While I hope that everyone's Granny can remain in her own home, healthy as an ox, forever, I know it happens to the best of us. Someone's someone is going to need full time Nursing care, and
I hope I have helped ease the burden for just one.


Comments: 24
Sorry, hon, that wasn't my intent, but here, have a tissue...
Jessie,
Better to think of it now, than when a tragedy strikes. Thanks for the input.
To be honest, Cheryl, all but the most substantial homes barely break even, due to the rising costs of medication, salaries, equipment etc.. My choice is a non-profit, hands down, as every nickel that goes into the home must be used within the home. Medicare and Medicaid payments barely cover expenses, let alone, line the coffers. Patients who pay privately are the most lucritive, but they are few and far between. If a home is licensed to accept public funds, then they MUST admit them if a bed is available, even if they lose money on them.
These people did nothing wrong except living beyond being self-sufficient. Some nations, others than ours, place a lot more importance on taking care of their seniors. For some reason, we here in the U.S. seem to think we will never get old, and that the people who are old were born that way.
If I had my way, every nation on this earth would spend a lot less money on the military and a lot more on caring for seniors. It is my belief that this would bring a lot more peace to the world than pointing guns at each other.

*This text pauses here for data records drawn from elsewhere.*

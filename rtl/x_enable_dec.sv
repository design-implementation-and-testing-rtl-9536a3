// x_enable_dec: row section select decoder.
//
// While XDEC_EN is high, the three row address MSBs (row bits 6..4) enable
// the wordline decoder of one of the five array sections: A=000, B=001,
// C=010, D=011, E=100.  Codes 101..111 enable no section.  XDEC_EN also sets
// the timing of every normal wordline, because the section enable gates the
// row decoder of that section.
//
// Interface: sec_addr (3 bits), xdec_en -> sec_en[4:0], bit 0 = section A.
// Purely combinational.
//
// The fabricated chip decoded section C with A6'.A5.A4 (the code of D), so
// row addresses in C selected nothing and D addresses selected a wordline
// in C as well.  The intended decode is the default here.  Setting
// SECTION_C_DECODE_ERROR = 1 reproduces the fabricated behaviour, for
// comparing against measurements of the real part.
module x_enable_dec
  import mldram_pkg::*;
#(
  parameter bit SECTION_C_DECODE_ERROR = 1'b0
) (
  input  logic [2:0]              sec_addr,
  input  logic                    xdec_en,
  output logic [NUM_SECTIONS-1:0] sec_en
);

  always_comb begin
    for (int unsigned s = 0; s < NUM_SECTIONS; s++) begin
      sec_en[s] = xdec_en && (sec_addr == 3'(s));
    end
    if (SECTION_C_DECODE_ERROR) begin
      sec_en[SEC_C] = xdec_en && (sec_addr == 3'(SEC_D));
    end
  end

endmodule
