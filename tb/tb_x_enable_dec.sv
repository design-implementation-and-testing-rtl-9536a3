// tb_x_enable_dec: exhaustive check of the row section select decoder, with
// the intended decode (A=000 .. E=100, other codes none) and with the
// fabricated chip's decode error enabled (section C answering to code 011).
module tb_x_enable_dec;
  logic [2:0] a = '0;
  logic       en = 0;
  logic [4:0] y_ok, y_err;
  int checks = 0, failures = 0;

  x_enable_dec dut (.sec_addr(a), .xdec_en(en), .sec_en(y_ok));
  x_enable_dec #(.SECTION_C_DECODE_ERROR(1'b1)) dut_err (.sec_addr(a), .xdec_en(en), .sec_en(y_err));

  initial begin
    #100000;
    failures++;
    $display("FAIL: watchdog");
    $display("TB_RESULT checks=%0d failures=%0d", checks, failures);
    $finish;
  end

  initial begin
    logic [4:0] want, want_err;
    for (int e = 0; e < 2; e++)
      for (int i = 0; i < 8; i++) begin
        a = 3'(i); en = e[0];
        #1;
        case (i)
          0: want = 5'b00001;
          1: want = 5'b00010;
          2: want = 5'b00100;
          3: want = 5'b01000;
          4: want = 5'b10000;
          default: want = 5'b00000;
        endcase
        if (!e[0]) want = 5'b0;
        want_err = want;
        if (e[0] && i == 2) want_err = 5'b00000;
        if (e[0] && i == 3) want_err = 5'b01100;
        checks++;
        if (y_ok !== want) begin failures++; $display("FAIL: a=%0d en=%0d got %b want %b", i, e, y_ok, want); end
        checks++;
        if (y_err !== want_err) begin failures++; $display("FAIL(err) a=%0d en=%0d got %b want %b", i, e, y_err, want_err); end
      end
    $display("TB_RESULT checks=%0d failures=%0d", checks, failures);
    $finish;
  end
endmodule
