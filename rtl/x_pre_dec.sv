// x_pre_dec: row pre-decoder.
//
// Splits the four row address LSBs into two 2-bit fields and decodes each
// into a one-hot group of four minterms: pa from bits 1..0, pb from bits
// 3..2.  The row decoder of every section then needs only a 3-input AND per
// wordline instead of a 4-input decode.  The grouping into two 2-bit fields
// is this design's choice; the chip description only says that the row
// address is pre-decoded into groups of minterms.
//
// Interface: row_lsb (4 bits) -> pa[3:0], pb[3:0], each one-hot.
// Purely combinational.
module x_pre_dec (
  input  logic [3:0] row_lsb,
  output logic [3:0] pa,
  output logic [3:0] pb
);

  always_comb begin
    pa = 4'b0001 << row_lsb[1:0];
    pb = 4'b0001 << row_lsb[3:2];
  end

endmodule
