// tb_x_pre_dec: exhaustive check of the row pre-decoder: pa must be the
// one-hot minterm of row bits 1..0 and pb that of row bits 3..2.
module tb_x_pre_dec;
  logic [3:0] a = '0, pa, pb;
  int checks = 0, failures = 0;

  x_pre_dec dut (.row_lsb(a), .pa(pa), .pb(pb));

  initial begin
    #100000;
    failures++;
    $display("FAIL: watchdog");
    $display("TB_RESULT checks=%0d failures=%0d", checks, failures);
    $finish;
  end

  initial begin
    for (int i = 0; i < 16; i++) begin
      a = 4'(i);
      #1;
      for (int j = 0; j < 4; j++) begin
        checks++;
        if (pa[j] !== (j == i % 4)) begin failures++; $display("FAIL: a=%0d pa=%b", i, pa); end
        checks++;
        if (pb[j] !== (j == i / 4)) begin failures++; $display("FAIL: a=%0d pb=%b", i, pb); end
      end
    end
    $display("TB_RESULT checks=%0d failures=%0d", checks, failures);
    $finish;
  end
endmodule
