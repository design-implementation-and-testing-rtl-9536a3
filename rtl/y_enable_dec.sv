// y_enable_dec: column section select decoder.
//
// While YDEC_EN is high, address bits 10..8 enable the column decoder of
// one section (A=000 .. E=100, codes 101..111 select nothing).  Because the
// five sections are written and read one after another through the same
// data pin, these three bits act as the serial bit index of the
// thermometer-coded cell value during a multilevel access.
//
// Interface: sec_addr (3 bits), ydec_en -> sec_en[4:0], bit 0 = section A.
// Purely combinational.  The binary section code is this design's choice,
// taken to match the row section code.
module y_enable_dec
  import mldram_pkg::*;
(
  input  logic [2:0]              sec_addr,
  input  logic                    ydec_en,
  output logic [NUM_SECTIONS-1:0] sec_en
);

  always_comb begin
    for (int unsigned s = 0; s < NUM_SECTIONS; s++) begin
      sec_en[s] = ydec_en && (sec_addr == 3'(s));
    end
  end

endmodule
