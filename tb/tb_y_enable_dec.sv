// tb_y_enable_dec: exhaustive check of the column section select decoder.
module tb_y_enable_dec;
  logic [2:0] a = '0;
  logic       en = 0;
  logic [4:0] y;
  int checks = 0, failures = 0;

  y_enable_dec dut (.sec_addr(a), .ydec_en(en), .sec_en(y));

  initial begin
    #100000;
    failures++;
    $display("FAIL: watchdog");
    $display("TB_RESULT checks=%0d failures=%0d", checks, failures);
    $finish;
  end

  initial begin
    logic [4:0] want;
    for (int e = 0; e < 2; e++)
      for (int i = 0; i < 8; i++) begin
        a = 3'(i); en = e[0];
        #1;
        want = '0;
        if (e == 1 && i < 5) want[i] = 1'b1;
        checks++;
        if (y !== want) begin failures++; $display("FAIL: a=%0d en=%0d got %b want %b", i, e, y, want); end
      end
    $display("TB_RESULT checks=%0d failures=%0d", checks, failures);
    $finish;
  end
endmodule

Be careful, you just might get what you wish for
Cindy,
I'm sorry about your father in law, I have a Mother in law in the same boat, luckily my late hubby's family can afford home care.
George,
Some of those old folks are absolutely the greatest. I agree with you. The US is the only country that routinely throws away their elderly. Most cultures revere their patriarchs, and keep them at home if at all possible. I know numerous elders who were placed in a facility just because their families were "too busy" to care. As for their giving up all they possess, I had an exercise for my students to demonstrate the losses they face. I would ask them to write down ten things they absolutely cannot live without. Then I tell them to delete three, then another three, and another, leaving only one thing. I tell them that this is only an inkling of what it feels like to lose everything near and dear to move into the home.
The Social Security benefit is on its way out unless we do something about it now, which is an additional piece to this grave dilemma (no pun intended).
First of all, "multiple 100 day stays" in a calendar year is a misnomer. Granny will be entitled to another 100 day stay ONLY if her subsequent illness is not related to illness #1. Also, should Granny require a 3 day hospital stay within the first 30 days of discharge from the SNF, related to the original illness, she can then be readmitted for the remaining days of the first 100.
I am well aware of the co-pay for days 21-100, but in the PPS system, $128 is a base cost. If your MDS nurses are doing their job, their RUGS score will make the actual cost surpass the base.
Also, while, in Ohio, the only state I can base my knowledge on, again, if your MDS nurses are doing their job, $160/d is a pretty low average for an SNF. $160/d from Medicaid is for the lower RUGS groups, PA1-PE2, or so, but I do not have the exact data in front of me.
You do have a point about Medicaid paying poorly, but again, if your MDS nurses are worth their salt, you will have very few lower RUGS in any given quarter.
Also, this article was written OVER a YEAR AGO, as a general guideline for laypersons, not those in the profession. Did you join Gather expressly for looking up this article? As I see it is the only one you have commented on? May I ask why?
FYI, I have been an MDS nurse(spelled G-U-R-U) for 25 years, since it was a two page, hand written document.